# Updates



## Bob Hubbard (May 17, 2004)

This thread is for me to keep a running tally of 'whats new and improved' here.

:asian:


----------



## Bob Hubbard (May 17, 2004)

May 1-16 2004:

- Added "Welcome Panel" to main forum page.
- Updated MT Network members
- Updated info on MT Kenpo Advisor Sean Kelley
- Updated Schools listing
- Updated Events listing

*Note, this is a short summary.  Future updates should contain a bit more detail.


----------



## ShaolinWolf (May 17, 2004)

YAY! KAITH RUSTAZ AKA BOB IS BACK!!!!!:boing2: artyon: :boing2:


----------



## Bob Hubbard (May 17, 2004)

May 17
- Updated MT Magazine site
- Supporting Membership rate reduced to $12/year


----------



## ShaolinWolf (May 18, 2004)

ok, I just have to say this cause I think it's a sucky thing for people to do: Why did I get a negative rep point in this thread?! I type something happy and all, and it's an all around joy and someone has the audacity to give me a negative rep? that's annoying.
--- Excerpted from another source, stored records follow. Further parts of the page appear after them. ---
// tb_filterbank: checks the polyphase synthesis filterbank: the 64-point
// matrixing into a per-channel V vector of 1024 values shifted by 64 per
// time slot, the U/D windowing and the sum of 16 terms per PCM sample, and
// the scaling to 16-bit PCM with saturation. The model follows the
// standard's description step by step (shift V, V[i] = sum cos((16+i)(2k+1)
// pi/64) S[k], build U from V, W = U*D, sum W) in real arithmetic, with the
// same generated window D as the design (Blackman-windowed sinc, odd blocks
// of 64 negated). Two channels are interleaved per granule so each keeps
// its own V history; a last loud granule must clip, and the clip counter is
// compared with the model's count.
// Granules of random Q4.28 samples (|x| < 0.5) are sent with random gaps on
// in_valid; out_ready drops at random. The outputs of every granule are
// compared, in order, with a real-number model written in this testbench
// (tolerance 2 LSB), together with out_idx and the meta data.
// Granule kinds used: three granules per channel, the last one loud.
module tb_filterbank;
  import pamp3_pkg::*;
  logic clk = 1'b0;
  logic rst_n = 1'b0;
  always #5 clk = ~clk;
  int checks = 0, failures = 0;

  logic       in_valid, in_ready, out_valid, out_ready;
  sample_t    in_data, out_data;
  logic [9:0] in_idx, out_idx;
  meta_t      in_meta, out_meta;
  logic signed [15:0] out_pcm;
  logic [15:0] clips;
  assign out_data = sample_t'(out_pcm);
  filterbank dut (.clk, .rst_n, .in_valid, .in_ready, .in_data, .in_idx, .in_meta,
                  .out_valid, .out_ready, .out_pcm, .out_idx, .out_meta, .clips);

  real   exp_v [$];
  int    exp_i [$];
  meta_t exp_m [$];

  always @(posedge clk) begin
    out_ready <= ($urandom_range(0, 4) != 0);
    if (out_valid && out_ready) begin
      real e, d;
      int ei;
      meta_t em;
      checks++;
      if (exp_v.size() == 0) begin
        failures++;
        $display("FAIL: unexpected output");
      end else begin
        e = exp_v.pop_front(); ei = exp_i.pop_front(); em = exp_m.pop_front();
        d = real'(out_data) - e;
        if (d < 0) d = -d;
        if (d > 2.0 || out_idx != 10'(ei) || out_meta != em) begin
          failures++;
          if (failures < 10) $display("FAIL: out %0d (expected index %0d) got %0d expected %0f", out_idx, ei, out_data, e);
        end
      end
    end
  end

  task automatic send(input sample_t v, input int i, input meta_t m);
    @(negedge clk);
    while ($urandom_range(0, 5) == 0) @(negedge clk);
    in_data = v; in_idx = 10'(i); in_meta = m; in_valid = 1'b1;
    #1;
    while (!in_ready) @(negedge clk);
    @(posedge clk);
    #1 in_valid = 1'b0;
  endtask

  localparam real PI = 3.14159265358979323846;
  real v [2][1024];
  real d [512];
  int  n_clip = 0;

  task automatic granule(input bit ch, input int amp_log2);
    sample_t inv [576];
    meta_t m;
    m = '0; m.ch = ch;
    for (int p = 0; p < 576; p++)
      inv[p] = sample_t'($urandom_range(0, 1 << amp_log2)) - sample_t'(1 << (amp_log2 - 1));
    for (int t = 0; t < 18; t++) begin
      real u [512];
      for (int n = 1023; n >= 64; n--) v[ch][n] = v[ch][n - 64];
      for (int i = 0; i < 64; i++) begin
        real a = 0.0;
        for (int k = 0; k < 32; k++)
          a += $cos(real'((16 + i) * (2 * k + 1)) * PI / 64.0) * real'(inv[32 * t + k]);
        // V is held in Q4.28 and saturates like the design's
        if (a > 2147483647.0) a = 2147483647.0;
        if (a < -2147483648.0) a = -2147483648.0;
        v[ch][i] = a;
      end
      for (int i = 0; i < 8; i++)
        for (int j = 0; j < 32; j++) begin
          u[64 * i + j]      = v[ch][128 * i + j];
          u[64 * i + 32 + j] = v[ch][128 * i + 96 + j];
        end
      for (int j = 0; j < 32; j++) begin
        real s = 0.0;
        for (int i = 0; i < 16; i++) s += u[j + 32 * i] * d[j + 32 * i];
        s = s / 8192.0;
        if (s > 32767.0) begin s = 32767.0; n_clip++; end
        if (s < -32768.0) begin s = -32768.0; n_clip++; end
        exp_v.push_back(s); exp_i.push_back(32 * t + j); exp_m.push_back(m);
      end
    end
    for (int p = 0; p < 576; p++) send(inv[p], p, m);
  endtask

  initial begin
    in_valid = 1'b0; in_data = '0; in_idx = '0; in_meta = '0;
    repeat (3) @(posedge clk);
    rst_n = 1'b1;
    for (int c = 0; c < 2; c++) for (int n = 0; n < 1024; n++) v[c][n] = 0.0;
    for (int n = 0; n < 512; n++) begin
      real x;
      x = PI * (real'(n) - 255.5) / 64.0;
      d[n] = ((n / 64) % 2 == 1 ? -1.0 : 1.0) * $sin(x) / x
             * (0.42 - 0.5 * $cos(2.0 * PI * (real'(n) + 0.5) / 512.0) + 0.08 * $cos(4.0 * PI * (real'(n) + 0.5) / 512.0));
    end
    granule(0, 25);
    granule(1, 24);
    granule(0, 26);
    granule(1, 25);
    granule(0, 24);
    granule(1, 30);
    while (exp_v.size() != 0) @(posedge clk);
    repeat (50) @(posedge clk);
    checks++;
    if (int'(clips) != n_clip || n_clip == 0) begin
      failures++;
      $display("FAIL: clips %0d expected %0d", clips, n_clip);
    end
    $display("TB_RESULT checks=%0d failures=%0d", checks, failures);
    $finish;
  end

  initial begin
    repeat (2000000) @(posedge clk);
    $display("FAIL: watchdog, %0d outputs outstanding", exp_v.size());
    $display("TB_RESULT checks=%0d failures=%0d", checks, failures + 1);
    $finish;
  end
endmodule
I'm sorry to sound rude and all, but I think it's mean. I'm trying to come back from the negative zone and people keep pushing me back for no reason, like this one. Anyways, sorry. continue and possibly delete this post if you want...


:asian:


----------



## ShaolinWolf (May 18, 2004)

Ok and now I got another one. Obviously someone has issues here and it's not me. Wow talk about abuse of power. Have fun, atleast I can say I'm not trigger happy.


:asian:


----------



## ShaolinWolf (May 18, 2004)

Thank you to whoever gave me the positive posts...LOL...sorry about that. Thanks again. 


:asian:


----------



## Bob Hubbard (May 23, 2004)

5-22-04
Updating User Groups
Continuing Moderator search
Minor Forum tweaks and security tightening.


----------



## Bob Hubbard (May 23, 2004)

5-23-04
- Forums Restructuring completed.
- Staff Restructuring underway.
- WMAA hosted forum removed. Posts rolled into Modern Arnis forum.
- User Ranks setup - Staff are now specifically titled as to status (Moderator/ Senior Mod, Super Mod, Asst. Admin, Admin) and Advisors are noted as well.


----------